• **Task statement**: The answer should be an exact repeat of the stretch of material below from the line containing "by the power" through the line containing "not be inverted.".

-- Available data follows --

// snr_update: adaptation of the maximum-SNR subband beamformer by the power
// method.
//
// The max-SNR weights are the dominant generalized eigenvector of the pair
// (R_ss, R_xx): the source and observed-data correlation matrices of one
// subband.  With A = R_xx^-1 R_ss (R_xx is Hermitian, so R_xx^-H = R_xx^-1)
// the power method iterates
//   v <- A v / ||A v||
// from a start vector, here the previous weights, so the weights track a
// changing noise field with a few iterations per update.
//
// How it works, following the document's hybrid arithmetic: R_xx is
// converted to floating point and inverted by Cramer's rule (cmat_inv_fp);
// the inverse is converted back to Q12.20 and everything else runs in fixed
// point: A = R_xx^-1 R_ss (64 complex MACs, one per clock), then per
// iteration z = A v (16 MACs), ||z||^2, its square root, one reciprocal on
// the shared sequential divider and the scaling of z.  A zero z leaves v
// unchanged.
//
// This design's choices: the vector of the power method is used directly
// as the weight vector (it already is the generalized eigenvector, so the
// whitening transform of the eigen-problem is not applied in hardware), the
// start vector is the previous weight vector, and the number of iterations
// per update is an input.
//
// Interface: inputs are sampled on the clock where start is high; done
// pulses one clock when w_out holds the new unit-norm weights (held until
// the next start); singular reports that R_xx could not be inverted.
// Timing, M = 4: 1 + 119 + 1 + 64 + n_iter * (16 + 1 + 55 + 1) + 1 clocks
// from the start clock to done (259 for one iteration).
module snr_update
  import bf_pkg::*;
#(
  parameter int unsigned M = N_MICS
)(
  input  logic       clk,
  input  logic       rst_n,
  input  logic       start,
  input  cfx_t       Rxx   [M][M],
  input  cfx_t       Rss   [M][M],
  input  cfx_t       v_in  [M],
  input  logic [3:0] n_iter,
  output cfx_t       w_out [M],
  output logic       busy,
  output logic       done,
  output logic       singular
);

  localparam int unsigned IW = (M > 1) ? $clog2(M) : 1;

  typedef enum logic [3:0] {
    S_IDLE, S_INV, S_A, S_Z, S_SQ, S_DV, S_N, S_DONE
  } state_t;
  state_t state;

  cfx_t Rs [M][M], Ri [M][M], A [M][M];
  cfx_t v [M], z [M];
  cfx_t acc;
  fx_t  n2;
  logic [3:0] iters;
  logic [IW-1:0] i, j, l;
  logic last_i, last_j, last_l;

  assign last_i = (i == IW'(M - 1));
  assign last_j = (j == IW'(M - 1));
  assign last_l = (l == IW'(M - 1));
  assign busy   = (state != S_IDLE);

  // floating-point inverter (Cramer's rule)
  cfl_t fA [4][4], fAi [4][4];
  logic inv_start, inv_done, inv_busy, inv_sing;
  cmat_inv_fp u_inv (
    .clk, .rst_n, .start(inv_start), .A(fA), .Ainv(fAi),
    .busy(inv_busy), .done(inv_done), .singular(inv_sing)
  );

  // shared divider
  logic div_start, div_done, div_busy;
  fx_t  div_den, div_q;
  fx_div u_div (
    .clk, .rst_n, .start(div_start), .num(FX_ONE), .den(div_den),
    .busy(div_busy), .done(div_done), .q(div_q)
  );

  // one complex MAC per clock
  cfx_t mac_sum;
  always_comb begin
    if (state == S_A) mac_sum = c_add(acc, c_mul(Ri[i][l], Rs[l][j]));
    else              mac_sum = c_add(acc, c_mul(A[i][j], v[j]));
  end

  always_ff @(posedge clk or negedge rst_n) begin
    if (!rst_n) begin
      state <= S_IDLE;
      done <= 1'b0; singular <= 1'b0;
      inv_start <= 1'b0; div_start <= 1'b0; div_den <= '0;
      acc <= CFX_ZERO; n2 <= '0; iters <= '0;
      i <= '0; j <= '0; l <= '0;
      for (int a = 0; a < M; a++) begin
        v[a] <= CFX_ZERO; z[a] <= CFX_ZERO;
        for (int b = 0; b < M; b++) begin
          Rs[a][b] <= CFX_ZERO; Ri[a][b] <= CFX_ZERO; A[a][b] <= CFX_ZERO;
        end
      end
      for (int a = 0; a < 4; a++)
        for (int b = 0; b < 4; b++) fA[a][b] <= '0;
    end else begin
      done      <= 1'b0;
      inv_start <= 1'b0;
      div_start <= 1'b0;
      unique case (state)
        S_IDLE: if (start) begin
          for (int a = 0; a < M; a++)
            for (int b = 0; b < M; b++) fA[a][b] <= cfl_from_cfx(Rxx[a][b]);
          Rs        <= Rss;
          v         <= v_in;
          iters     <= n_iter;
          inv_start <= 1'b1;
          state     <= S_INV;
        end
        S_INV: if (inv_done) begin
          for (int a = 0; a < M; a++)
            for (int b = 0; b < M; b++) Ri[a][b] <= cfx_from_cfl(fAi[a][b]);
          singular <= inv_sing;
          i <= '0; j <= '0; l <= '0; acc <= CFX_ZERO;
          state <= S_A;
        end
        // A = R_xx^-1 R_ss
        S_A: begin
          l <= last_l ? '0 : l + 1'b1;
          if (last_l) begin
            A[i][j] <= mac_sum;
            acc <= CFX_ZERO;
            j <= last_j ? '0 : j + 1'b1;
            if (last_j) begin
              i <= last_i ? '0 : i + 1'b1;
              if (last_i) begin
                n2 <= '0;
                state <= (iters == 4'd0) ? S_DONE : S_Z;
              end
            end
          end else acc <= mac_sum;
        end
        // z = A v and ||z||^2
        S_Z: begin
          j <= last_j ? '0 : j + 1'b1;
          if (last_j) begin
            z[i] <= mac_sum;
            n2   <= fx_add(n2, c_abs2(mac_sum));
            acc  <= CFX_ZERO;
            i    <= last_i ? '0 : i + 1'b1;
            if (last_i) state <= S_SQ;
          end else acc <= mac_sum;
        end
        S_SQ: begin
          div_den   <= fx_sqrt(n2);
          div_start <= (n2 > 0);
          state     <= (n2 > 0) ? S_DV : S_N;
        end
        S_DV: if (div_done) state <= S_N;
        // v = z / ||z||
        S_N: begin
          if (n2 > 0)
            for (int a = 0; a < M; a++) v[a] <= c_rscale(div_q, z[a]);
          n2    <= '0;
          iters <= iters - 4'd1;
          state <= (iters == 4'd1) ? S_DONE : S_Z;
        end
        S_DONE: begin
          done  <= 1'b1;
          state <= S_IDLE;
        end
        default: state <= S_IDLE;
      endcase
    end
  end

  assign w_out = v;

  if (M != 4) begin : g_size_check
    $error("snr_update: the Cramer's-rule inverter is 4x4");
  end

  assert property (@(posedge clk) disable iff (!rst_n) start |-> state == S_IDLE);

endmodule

-- Available data concluded --
-- Available data follows --

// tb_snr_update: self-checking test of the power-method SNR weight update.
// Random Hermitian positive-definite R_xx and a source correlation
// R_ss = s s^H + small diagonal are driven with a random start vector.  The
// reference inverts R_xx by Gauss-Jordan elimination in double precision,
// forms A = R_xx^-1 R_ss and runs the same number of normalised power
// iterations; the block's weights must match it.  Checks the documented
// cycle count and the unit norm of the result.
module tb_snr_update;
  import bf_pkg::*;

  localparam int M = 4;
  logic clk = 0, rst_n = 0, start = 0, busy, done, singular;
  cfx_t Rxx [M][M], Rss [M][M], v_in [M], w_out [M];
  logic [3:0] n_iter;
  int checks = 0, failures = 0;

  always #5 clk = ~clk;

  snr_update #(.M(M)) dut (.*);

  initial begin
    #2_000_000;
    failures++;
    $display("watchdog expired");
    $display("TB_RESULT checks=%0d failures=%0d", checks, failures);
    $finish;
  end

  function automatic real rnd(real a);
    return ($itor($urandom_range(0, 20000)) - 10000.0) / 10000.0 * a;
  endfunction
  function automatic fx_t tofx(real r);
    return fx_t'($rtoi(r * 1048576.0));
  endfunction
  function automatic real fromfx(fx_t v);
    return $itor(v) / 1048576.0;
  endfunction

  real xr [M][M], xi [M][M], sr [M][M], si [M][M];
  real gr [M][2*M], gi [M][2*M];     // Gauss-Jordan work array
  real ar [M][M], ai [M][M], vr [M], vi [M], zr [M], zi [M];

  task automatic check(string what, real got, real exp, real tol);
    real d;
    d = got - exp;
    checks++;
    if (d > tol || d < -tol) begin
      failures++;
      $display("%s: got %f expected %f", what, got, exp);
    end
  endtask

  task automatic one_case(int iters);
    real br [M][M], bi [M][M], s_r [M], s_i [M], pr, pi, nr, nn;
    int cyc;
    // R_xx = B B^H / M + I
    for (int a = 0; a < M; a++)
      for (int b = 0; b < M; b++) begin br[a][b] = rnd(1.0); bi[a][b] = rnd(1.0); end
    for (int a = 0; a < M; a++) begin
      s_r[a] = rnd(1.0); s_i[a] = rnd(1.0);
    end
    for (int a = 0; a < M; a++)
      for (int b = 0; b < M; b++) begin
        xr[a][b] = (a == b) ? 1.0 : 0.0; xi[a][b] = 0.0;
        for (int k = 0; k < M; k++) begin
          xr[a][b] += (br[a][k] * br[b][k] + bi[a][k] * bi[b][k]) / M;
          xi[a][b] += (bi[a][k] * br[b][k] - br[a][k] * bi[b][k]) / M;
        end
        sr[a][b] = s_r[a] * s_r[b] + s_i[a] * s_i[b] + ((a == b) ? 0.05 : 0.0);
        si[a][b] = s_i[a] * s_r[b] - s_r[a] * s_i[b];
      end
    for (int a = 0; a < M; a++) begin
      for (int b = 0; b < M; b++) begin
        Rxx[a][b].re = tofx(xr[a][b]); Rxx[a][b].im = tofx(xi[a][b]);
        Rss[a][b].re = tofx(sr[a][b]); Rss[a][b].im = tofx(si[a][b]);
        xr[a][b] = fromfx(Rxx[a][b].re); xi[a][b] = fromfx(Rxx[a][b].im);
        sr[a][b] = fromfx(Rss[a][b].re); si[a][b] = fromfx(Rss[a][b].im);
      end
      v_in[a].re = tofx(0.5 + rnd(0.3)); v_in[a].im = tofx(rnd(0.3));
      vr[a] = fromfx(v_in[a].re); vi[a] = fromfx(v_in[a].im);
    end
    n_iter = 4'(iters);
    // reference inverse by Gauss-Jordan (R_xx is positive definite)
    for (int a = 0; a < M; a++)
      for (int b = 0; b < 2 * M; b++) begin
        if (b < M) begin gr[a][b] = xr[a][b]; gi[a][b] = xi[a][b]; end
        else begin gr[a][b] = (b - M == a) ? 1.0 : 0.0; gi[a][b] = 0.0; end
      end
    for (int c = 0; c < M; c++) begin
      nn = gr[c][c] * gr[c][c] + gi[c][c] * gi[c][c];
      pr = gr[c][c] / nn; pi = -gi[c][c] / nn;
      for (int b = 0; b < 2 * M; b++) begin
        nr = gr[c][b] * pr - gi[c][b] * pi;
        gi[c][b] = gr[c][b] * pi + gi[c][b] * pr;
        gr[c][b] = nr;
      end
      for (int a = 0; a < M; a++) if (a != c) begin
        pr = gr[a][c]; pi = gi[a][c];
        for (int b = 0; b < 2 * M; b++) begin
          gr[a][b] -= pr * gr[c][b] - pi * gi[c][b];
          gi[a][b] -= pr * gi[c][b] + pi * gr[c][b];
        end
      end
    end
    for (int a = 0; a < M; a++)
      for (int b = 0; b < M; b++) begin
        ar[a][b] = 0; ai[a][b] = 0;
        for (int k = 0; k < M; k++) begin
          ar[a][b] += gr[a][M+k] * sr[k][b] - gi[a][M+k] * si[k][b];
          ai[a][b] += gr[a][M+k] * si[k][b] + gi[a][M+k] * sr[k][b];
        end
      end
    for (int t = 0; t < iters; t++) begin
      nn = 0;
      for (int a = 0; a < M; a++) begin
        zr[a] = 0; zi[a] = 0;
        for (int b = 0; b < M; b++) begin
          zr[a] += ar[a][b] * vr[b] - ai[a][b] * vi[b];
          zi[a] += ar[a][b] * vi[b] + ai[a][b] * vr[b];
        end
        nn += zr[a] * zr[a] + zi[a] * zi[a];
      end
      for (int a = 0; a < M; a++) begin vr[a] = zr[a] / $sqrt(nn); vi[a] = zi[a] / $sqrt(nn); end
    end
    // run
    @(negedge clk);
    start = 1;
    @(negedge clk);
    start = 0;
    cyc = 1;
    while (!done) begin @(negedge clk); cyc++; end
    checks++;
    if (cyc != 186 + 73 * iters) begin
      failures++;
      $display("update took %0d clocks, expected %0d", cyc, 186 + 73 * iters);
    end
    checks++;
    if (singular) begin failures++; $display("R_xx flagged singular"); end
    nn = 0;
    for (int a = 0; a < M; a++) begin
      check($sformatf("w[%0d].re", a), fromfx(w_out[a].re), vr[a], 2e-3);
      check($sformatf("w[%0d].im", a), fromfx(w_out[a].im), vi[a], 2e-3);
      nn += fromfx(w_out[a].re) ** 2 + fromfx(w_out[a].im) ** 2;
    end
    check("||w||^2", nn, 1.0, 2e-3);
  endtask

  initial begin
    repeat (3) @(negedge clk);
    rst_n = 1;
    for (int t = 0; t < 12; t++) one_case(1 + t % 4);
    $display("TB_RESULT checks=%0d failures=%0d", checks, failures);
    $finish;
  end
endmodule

-- Available data concluded --

• **Finished exercise**:
// snr_update: adaptation of the maximum-SNR subband beamformer by the power
// method.
//
// The max-SNR weights are the dominant generalized eigenvector of the pair
// (R_ss, R_xx): the source and observed-data correlation matrices of one
// subband.  With A = R_xx^-1 R_ss (R_xx is Hermitian, so R_xx^-H = R_xx^-1)
// the power method iterates
//   v <- A v / ||A v||
// from a start vector, here the previous weights, so the weights track a
// changing noise field with a few iterations per update.
//
// How it works, following the document's hybrid arithmetic: R_xx is
// converted to floating point and inverted by Cramer's rule (cmat_inv_fp);
// the inverse is converted back to Q12.20 and everything else runs in fixed
// point: A = R_xx^-1 R_ss (64 complex MACs, one per clock), then per
// iteration z = A v (16 MACs), ||z||^2, its square root, one reciprocal on
// the shared sequential divider and the scaling of z.  A zero z leaves v
// unchanged.
//
// This design's choices: the vector of the power method is used directly
// as the weight vector (it already is the generalized eigenvector, so the
// whitening transform of the eigen-problem is not applied in hardware), the
// start vector is the previous weight vector, and the number of iterations
// per update is an input.
//
// Interface: inputs are sampled on the clock where start is high; done
// pulses one clock when w_out holds the new unit-norm weights (held until
// the next start); singular reports that R_xx could not be inverted.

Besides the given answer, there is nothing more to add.